PROBLEM TO WORK ON: Find the line containing "add_start = 1'b0;" in the entries below. Restate it and each line after it, word for word, up to and including the line containing "Operands arrive as".

Saved entries

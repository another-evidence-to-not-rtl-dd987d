// tb_bool_bitwise: checks the BoolBitwise unit. Random operand sharings are
// held while masks change every cycle; one cycle after en rises vld must be
// set and XOR, NOT and AND (or OR with or_sel) must recombine to the plain
// results. The XOR result must be remasked (its share 0 differs from
// a0 ^ b0 whenever z5 is non-zero). With en low everything clears.
module tb_bool_bitwise;
  import masked_alu_pkg::*;
  logic clk = 1'b0, rst_n = 1'b0, en = 1'b0, or_sel = 1'b0, vld;
  share_t a, b, xor_q, not_q, andor_q;
  masks_t z;
  int checks = 0, failures = 0;

  bool_bitwise dut (.*);

  always #5 clk = ~clk;

  initial begin
    repeat (5000) @(posedge clk);
    failures++;
    $display("watchdog expired");
    $display("TB_RESULT checks=%0d failures=%0d", checks, failures);
    $finish;
  end

  task automatic check(input bit ok, input string what);
    checks++;
    if (!ok) begin failures++; $display("FAIL %s", what); end
  endtask

  function automatic masks_t rnd_masks();
    return {$urandom, $urandom, $urandom, $urandom, $urandom, $urandom};
  endfunction

  initial begin
    word_t pa, pb;
    a = '0; b = '0; z = '0;
    @(negedge clk); rst_n = 1'b1;
    for (int i = 0; i < 400; i++) begin
      pa = $urandom; pb = $urandom;
      a.s0 = $urandom; a.s1 = pa ^ a.s0;
      b.s0 = $urandom; b.s1 = pb ^ b.s0;
      or_sel = i[0];
      en = 1'b1;
      z = rnd_masks();
      @(negedge clk);
      check(vld, "vld one cycle after en");
      check((xor_q.s0 ^ xor_q.s1) == (pa ^ pb), "xor");
      check(xor_q.s0 == (a.s0 ^ b.s0 ^ z.z5), "xor remasked with z5");
      check((not_q.s0 ^ not_q.s1) == ~pa, "not");
      z = rnd_masks();
      check((andor_q.s0 ^ andor_q.s1) == (or_sel ? (pa | pb) : (pa & pb)),
            $sformatf("%s", or_sel ? "or" : "and"));
      @(negedge clk);
      check((andor_q.s0 ^ andor_q.s1) == (or_sel ? (pa | pb) : (pa & pb)),
            "and/or second cycle");
      if (i % 40 == 39) begin
        en = 1'b0;
        @(negedge clk);
        check(!vld && xor_q == '0 && not_q == '0 && andor_q == '0, "cleared");
      end
    end
    $display("TB_RESULT checks=%0d failures=%0d", checks, failures);
    $finish;
  end
endmodule
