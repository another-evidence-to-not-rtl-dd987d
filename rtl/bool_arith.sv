// bool_arith: masked Boolean addition/subtraction, built from the BoolBitwise
// unit (preprocessing: propagate = a ^ b remasked, generate = a & b via the
// DOM-dep AND) and the BoolAdder (iterative Kogge-Stone carry network).
// The bitwise results are brought out as well, so this block is the single
// home of BoolBitwise inside the ALU.
//
// Subtraction a - b = a + ~b + 1: share 0 of b is inverted before the
// preprocessing (linear, domain 0 only) and the adder is given cin = 1.
//
// Timing: hold a, b, sub and bw_en high from the request on. The bitwise
// results are valid from the next cycle (bw_vld). Pulse add_start in that
// cycle to run an addition; sum_done then rises 11 cycles later, 12 cycles
// after the request. The inversion for subtraction is this design's choice;
// the split between the two units follows the description.
module bool_arith
  import masked_alu_pkg::*;
(
  input  logic   clk,
  input  logic   rst_n,
  input  logic   bw_en,
  input  logic   or_sel,
  input  logic   sub,
  input  logic   add_start,
  input  share_t a,
  input  share_t b,
  input  masks_t z,
  output share_t xor_q,
  output share_t not_q,
  output share_t andor_q,
  output logic   bw_vld,
  output share_t sum,
  output logic   sum_done,
  output logic   add_busy
);

  share_t bx;
  assign bx.s0 = sub ? ~b.s0 : b.s0;
  assign bx.s1 = b.s1;

  bool_bitwise u_bitwise (
    .clk    (clk),
    .rst_n  (rst_n),
    .en     (bw_en),
    .or_sel (or_sel),
    .a      (a),
    .b      (bx),
    .z      (z),
    .xor_q  (xor_q),
    .not_q  (not_q),
    .andor_q(andor_q),
    .vld    (bw_vld)
  );

  bool_adder u_adder (
    .clk  (clk),
    .rst_n(rst_n),
    .start(add_start),
    .cin  (sub),
    .p    (xor_q),
    .g    (andor_q),
    .zp   (z.z2),
    .zg   (z.z3),
    .sum  (sum),
    .done (sum_done),
    .busy (add_busy)
  );

endmodule
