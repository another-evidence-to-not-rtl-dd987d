// tb_bool_arith: checks the BoolArith wrapper (BoolBitwise preprocessing
// feeding the BoolAdder) with fresh masks every cycle. For random sharings
// it runs additions and subtractions: bw_en is raised with the operands,
// add_start is pulsed in the next cycle, and sum_done must come 12 cycles
// after the request with the right sum. The bitwise outputs are checked in
// the first cycle as well.
module tb_bool_arith;
  import masked_alu_pkg::*;
  logic clk = 1'b0, rst_n = 1'b0, bw_en = 1'b0, or_sel = 1'b0, sub = 1'b0;
  logic add_start = 1'b0, bw_vld, sum_done, add_busy;
  share_t a, b, xor_q, not_q, andor_q, sum;
  masks_t z;
  int checks = 0, failures = 0;

  bool_arith dut (.*);

  always #5 clk = ~clk;
  always @(negedge clk) z = {$urandom, $urandom, $urandom, $urandom, $urandom, $urandom};

  initial begin
    repeat (20000) @(posedge clk);
    failures++;
    $display("watchdog expired");
    $display("TB_RESULT checks=%0d failures=%0d", checks, failures);
    $finish;
  end

  task automatic check(input bit ok, input string what);
    checks++;
    if (!ok) begin failures++; $display("FAIL %s", what); end
  endtask

  task automatic run(input word_t x, input word_t y, input bit s);
    int n;
    word_t expv;
    @(negedge clk);
    a.s0 = $urandom; a.s1 = x ^ a.s0;
    b.s0 = $urandom; b.s1 = y ^ b.s0;
    sub = s; bw_en = 1'b1;
    @(negedge clk);
    check(bw_vld, "bitwise valid");
    check((xor_q.s0 ^ xor_q.s1) == (x ^ (s ? ~y : y)), "propagate");
    check((andor_q.s0 ^ andor_q.s1) == (x & (s ? ~y : y)), "generate");
    add_start = 1'b1;
    @(negedge clk);
    add_start = 1'b0;
    n = 2;
    while (!sum_done && n < 40) begin @(negedge clk); n++; end
    expv = s ? (x - y) : (x + y);
    check(n == LAT_ADD - 1, $sformatf("sum after %0d cycles", n));
    check((sum.s0 ^ sum.s1) == expv, $sformatf("%h %s %h", x, s ? "-" : "+", y));
    bw_en = 1'b0; sub = 1'b0;
  endtask

  initial begin
    a = '0; b = '0;
    @(negedge clk); rst_n = 1'b1;
    run(32'hFFFF_FFFF, 32'h1, 1'b0);
    run(32'h0, 32'h1, 1'b1);
    run(32'hDEAD_BEEF, 32'hDEAD_BEEF, 1'b1);
    for (int i = 0; i < 150; i++) run($urandom, $urandom, i[1]);
    $display("TB_RESULT checks=%0d failures=%0d", checks, failures);
    $finish;
  end
endmodule
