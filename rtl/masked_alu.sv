// masked_alu: first-order masked ALU for Boolean-masked instructions of a
// RISC-V core (the B-class of the masking instruction set extension, plus
// the Boolean-to-arithmetic conversion).
//
// Operands arrive as two sharings rs1 = (rs1_s0, rs1_s1), rs2 = (rs2_s0,
// rs2_s1) straight from the register file; share 1 of every operand is kept
// in bit-reversed order outside the ALU (BREV = 1) so that the two shares of
// one value never sit on equal bit positions in the pipeline. The reversal
// is undone at the inputs and reapplied to rd_s1.
//
// Units: bool_arith (BoolBitwise and BoolAdder: NOT/AND/OR/XOR, ADD/SUB),
// bool2arith (conversion back end), bool_shift (SLL/SRL/ROR by shamt) and
// bool_mask (MASK/REMASK). Each unit's result goes through its own output
// register, which is cleared in every cycle in which that unit is not
// delivering the result of the current opcode. The output multiplexer
// therefore sees at most one non-zero input, and between two results there
// is always a cycle in which all its inputs are zero; glitch- or
// transition-extended probes on rd cannot combine the outputs of two units.
//
// Handshake: raise req_valid with op and operands and hold all of them until
// rsp_valid is seen (the core stalls in that time). rsp_valid is a one-cycle
// pulse with rd valid in the same cycle. Latency from the request cycle to
// rsp_valid: MASK/REMASK 1, NOT/AND/OR/XOR 2, SLL/SRL/ROR 2, ADD/SUB 13,
// B2A 14. A new request may follow in the cycle after rsp_valid.
// Masks: z supplies six fresh 32-bit masks every cycle (see masked_alu_pkg).
// Unit structure, mask roles, the output register stage and the cycle counts
// of bitwise logic, ADD/SUB and B2A follow the description; the handshake
// names, the opcode encoding and the MASK/shift latencies are this design's.
module masked_alu
  import masked_alu_pkg::*;
#(
  parameter bit BREV = 1'b1
) (
  input  logic       clk,
  input  logic       rst_n,
  input  logic       req_valid,
  input  alu_op_e    op,
  input  word_t      rs1_s0,
  input  word_t      rs1_s1,
  input  word_t      rs2_s0,
  input  word_t      rs2_s1,
  input  logic [4:0] shamt,
  input  masks_t     z,
  output logic       rsp_valid,
  output word_t      rd_s0,
  output word_t      rd_s1
);

  // ---------------------------------------------------------------- inputs
  share_t a, b;
  assign a.s0 = rs1_s0;
  assign a.s1 = BREV ? bitrev(rs1_s1) : rs1_s1;
  assign b.s0 = rs2_s0;
  assign b.s1 = BREV ? bitrev(rs2_s1) : rs2_s1;

  logic is_bw, is_arith, is_sh, is_mk;
  always_comb begin
    is_bw    = 1'b0;
    is_arith = 1'b0;
    is_sh    = 1'b0;
    is_mk    = 1'b0;
    unique case (op)
      OP_NOT, OP_AND, OP_OR, OP_XOR: is_bw    = 1'b1;
      OP_ADD, OP_SUB, OP_B2A:        is_arith = 1'b1;
      OP_SLL, OP_SRL, OP_ROR:        is_sh    = 1'b1;
      OP_MASK, OP_REMASK:            is_mk    = 1'b1;
      default: ;
    endcase
  end

  // ------------------------------------------------------------- control
  // act: a request is in flight and its result has not been delivered.
  logic       rsp_q;
  logic       act;
  logic [3:0] cyc_q;     // cycles since the request was accepted

  assign act = req_valid && !rsp_q;

  always_ff @(posedge clk or negedge rst_n) begin
    if (!rst_n)                 cyc_q <= '0;
    else if (!act)              cyc_q <= '0;
    else if (cyc_q != 4'hF)     cyc_q <= cyc_q + 4'd1;
  end

  // ---------------------------------------------------------------- units
  share_t xor_q, not_q, andor_q, sum, zs, u, sh_q, mk_q, arith_b;
  logic   bw_vld, sum_done, add_busy, b2a_vld, sh_vld;
  logic   add_start;
  assign  add_start = act && is_arith && cyc_q == 4'd1;

  assign arith_b = (op == OP_B2A) ? zs : b;

  bool_arith u_arith (
    .clk      (clk),
    .rst_n    (rst_n),
    .bw_en    (act && (is_bw || is_arith)),
    .or_sel   (op == OP_OR),
    .sub      (op == OP_SUB),
    .add_start(add_start),
    .a        (a),
    .b        (arith_b),
    .z        (z),
    .xor_q    (xor_q),
    .not_q    (not_q),
    .andor_q  (andor_q),
    .bw_vld   (bw_vld),
    .sum      (sum),
    .sum_done (sum_done),
    .add_busy (add_busy)
  );

  bool2arith u_b2a (
    .clk    (clk),
    .rst_n  (rst_n),
    .zs_load(!req_valid || rsp_q),
    .z2     (z.z2),
    .z3     (z.z3),
    .zs     (zs),
    .capture(act && op == OP_B2A && sum_done),
    .s      (sum),
    .u      (u),
    .vld    (b2a_vld)
  );

  shift_op_e sh_op;
  always_comb begin
    unique case (op)
      OP_SRL:  sh_op = SH_SRL;
      OP_ROR:  sh_op = SH_ROR;
      default: sh_op = SH_SLL;
    endcase
  end

  bool_shift u_shift (
    .clk  (clk),
    .rst_n(rst_n),
    .en   (act && is_sh),
    .op   (sh_op),
    .shamt(shamt),
    .a    (a),
    .q    (sh_q),
    .vld  (sh_vld)
  );

  bool_mask u_mask (
    .en    (act && is_mk),
    .remask(op == OP_REMASK),
    .a     (a),
    .zm    (z.z5),
    .q     (mk_q)
  );

  // ------------------------------------------------- output register stage
  typedef enum logic [2:0] {U_NONE, U_BW, U_ADD, U_B2A, U_SH, U_MK} unit_e;

  share_t bw_res;
  always_comb begin
    unique case (op)
      OP_NOT:  bw_res = not_q;
      OP_XOR:  bw_res = xor_q;
      default: bw_res = andor_q;    // AND, OR
    endcase
  end

  logic ld_bw, ld_add, ld_b2a, ld_sh, ld_mk;
  assign ld_bw  = act && is_bw && bw_vld;
  assign ld_add = act && (op == OP_ADD || op == OP_SUB) && sum_done;
  assign ld_b2a = act && op == OP_B2A && b2a_vld;
  assign ld_sh  = act && is_sh && sh_vld;
  assign ld_mk  = act && is_mk;

  share_t o_bw_q, o_add_q, o_b2a_q, o_sh_q, o_mk_q;
  unit_e  unit_q;

  always_ff @(posedge clk or negedge rst_n) begin
    if (!rst_n) begin
      o_bw_q  <= '0;
      o_add_q <= '0;
      o_b2a_q <= '0;
      o_sh_q  <= '0;
      o_mk_q  <= '0;
      unit_q  <= U_NONE;
      rsp_q   <= 1'b0;
    end else begin
      o_bw_q  <= ld_bw  ? bw_res : '0;
      o_add_q <= ld_add ? sum    : '0;
      o_b2a_q <= ld_b2a ? u      : '0;
      o_sh_q  <= ld_sh  ? sh_q   : '0;
      o_mk_q  <= ld_mk  ? mk_q   : '0;
      rsp_q   <= ld_bw || ld_add || ld_b2a || ld_sh || ld_mk;
      unit_q  <= ld_bw  ? U_BW  :
                 ld_add ? U_ADD :
                 ld_b2a ? U_B2A :
                 ld_sh  ? U_SH  :
                 ld_mk  ? U_MK  : U_NONE;
    end
  end

  share_t rd;
  always_comb begin
    unique case (unit_q)
      U_BW:    rd = o_bw_q;
      U_ADD:   rd = o_add_q;
      U_B2A:   rd = o_b2a_q;
      U_SH:    rd = o_sh_q;
      U_MK:    rd = o_mk_q;
      default: rd = '0;
    endcase
  end

  assign rsp_valid = rsp_q;
  assign rd_s0     = rd.s0;
  assign rd_s1     = BREV ? bitrev(rd.s1) : rd.s1;

  // ------------------------------------------------------------ handshake
  a_req_held: assert property (@(posedge clk) disable iff (!rst_n)
    act |=> req_valid)
    else $error("masked_alu: req_valid dropped before rsp_valid");
  a_op_held: assert property (@(posedge clk) disable iff (!rst_n)
    act |=> $stable(op) && $stable(rs1_s0) && $stable(rs1_s1) &&
            $stable(rs2_s0) && $stable(rs2_s1) && $stable(shamt))
    else $error("masked_alu: request changed before rsp_valid");
  a_one_unit: assert property (@(posedge clk) disable iff (!rst_n)
    $onehot0({ld_bw, ld_add, ld_b2a, ld_sh, ld_mk}))
    else $error("masked_alu: two units delivered at once");
  a_add_idle: assert property (@(posedge clk) disable iff (!rst_n)
    add_start |-> !add_busy)
    else $error("masked_alu: adder started while busy");

endmodule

COMPLETED TASK:
    add_start = 1'b0;
    n = 2;
    while (!sum_done && n < 40) begin @(negedge clk); n++; end
    expv = s ? (x - y) : (x + y);
    check(n == LAT_ADD - 1, $sformatf("sum after %0d cycles", n));
    check((sum.s0 ^ sum.s1) == expv, $sformatf("%h %s %h", x, s ? "-" : "+", y));
    bw_en = 1'b0; sub = 1'b0;
  endtask

  initial begin
    a = '0; b = '0;
    @(negedge clk); rst_n = 1'b1;
    run(32'hFFFF_FFFF, 32'h1, 1'b0);
    run(32'h0, 32'h1, 1'b1);
    run(32'hDEAD_BEEF, 32'hDEAD_BEEF, 1'b1);
    for (int i = 0; i < 150; i++) run($urandom, $urandom, i[1]);
    $display("TB_RESULT checks=%0d failures=%0d", checks, failures);
    $finish;
  end
endmodule
filename rtl/masked_alu.sv
// masked_alu: first-order masked ALU for Boolean-masked instructions of a
// RISC-V core (the B-class of the masking instruction set extension, plus
// the Boolean-to-arithmetic conversion).
//
// Operands arrive as two sharings rs1 = (rs1_s0, rs1_s1), rs2 = (rs2_s0,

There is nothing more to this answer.